*WHAT IS NEEDED*.
Each line from the beginning of the entries below through the line that includes "int sent = 0, rcvd" must be returned exactly as given.

** Opening DATASET block **

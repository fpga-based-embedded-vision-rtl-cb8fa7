// tb_eyelink_if: self-checking testbench for the eyelink_if link.
//
// A sender with random idle cycles and a receiver with random busy cycles
// exchange 2000 words over one link. The receiver takes a word whenever the
// link's xfer signal is high. Checks: xfer equals el_ready_to_send AND
// el_ack_data in every cycle, every word arrives once and in order, and both
// the sender-waits and receiver-idle cases occur. The interface's own
// assertions check that the sender holds its word while waiting.
module tb_eyelink_if;
  logic clk = 1'b0;
  logic rst_n = 1'b0;

  int checks = 0;
  int failures = 0;

  eyelink_if #(.W(16)) link (.clk, .rst_n);

  always #5 clk = ~clk;

  initial begin
    repeat (50000) @(posedge clk);
    failures++;
    $display("watchdog expired");
    $display("TB_RESULT checks=%0d failures=%0d", checks, failures);
    $finish;
  end

  localparam int N = 2000;
  int sent = 0, rcvd = 0, waits = 0, idle_acks = 0;

  // Sender: offers word `sent`, holds it until it is taken.
  always @(posedge clk or negedge rst_n) begin
    if (!rst_n) begin
      link.el_ready_to_send <= 1'b0;
      link.el_data          <= '0;
    end else if (link.el_ready_to_send && !link.el_ack_data) begin
      waits++;
    end else begin
      int nxt;
      nxt = sent + int'(link.el_ready_to_send);
      sent = nxt;
      if (nxt < N && $urandom_range(0, 3) != 0) begin
        link.el_ready_to_send <= 1'b1;
        link.el_data          <= 16'(nxt * 7 + 3);
      end else begin
        link.el_ready_to_send <= 1'b0;
      end
    end
  end

  // Receiver: randomly busy.
  always_ff @(posedge clk or negedge rst_n) begin
    if (!rst_n) link.el_ack_data <= 1'b0;
    else        link.el_ack_data <= ($urandom_range(0, 2) != 0);
  end

  always @(posedge clk) begin
    if (rst_n) begin
      checks++;
      if (link.xfer !== (link.el_ready_to_send && link.el_ack_data)) begin
        failures++;
        $display("xfer wrong: rts=%0b ack=%0b xfer=%0b", link.el_ready_to_send,
                 link.el_ack_data, link.xfer);
      end
      if (link.el_ack_data && !link.el_ready_to_send) idle_acks++;
      if (link.xfer) begin
        checks++;
        if (link.el_data !== 16'(rcvd * 7 + 3)) begin
          failures++;
          $display("word %0d: got %0d", rcvd, link.el_data);
        end
        rcvd++;
      end
    end
  end

  initial begin
    repeat (3) @(posedge clk);
    rst_n <= 1'b1;
    wait (rcvd == N);
    repeat (10) @(posedge clk);
    checks++;
    if (rcvd != N || waits == 0 || idle_acks == 0) begin
      failures++;
      $display("received %0d of %0d, waits %0d, idle acks %0d", rcvd, N, waits, idle_acks);
    end
    $display("TB_RESULT checks=%0d failures=%0d", checks, failures);
    $finish;
  end
endmodule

** Closing DATASET block **

*EXPECTED OUTPUT*.
repository fpga-based-embedded-vision-rtl-cb8fa7
// tb_eyelink_if: self-checking testbench for the eyelink_if link.
//
// A sender with random idle cycles and a receiver with random busy cycles
// exchange 2000 words over one link. The receiver takes a word whenever the
// link's xfer signal is high. Checks: xfer equals el_ready_to_send AND
// el_ack_data in every cycle, every word arrives once and in order, and both
// the sender-waits and receiver-idle cases occur. The interface's own
// assertions check that the sender holds its word while waiting.
module tb_eyelink_if;
  logic clk = 1'b0;
  logic rst_n = 1'b0;

  int checks = 0;
  int failures = 0;

  eyelink_if #(.W(16)) link (.clk, .rst_n);

  always #5 clk = ~clk;

  initial begin
    repeat (50000) @(posedge clk);
    failures++;
    $display("watchdog expired");
    $display("TB_RESULT checks=%0d failures=%0d", checks, failures);
    $finish;
  end

  localparam int N = 2000;
  int sent = 0, rcvd = 0, waits = 0, idle_acks = 0;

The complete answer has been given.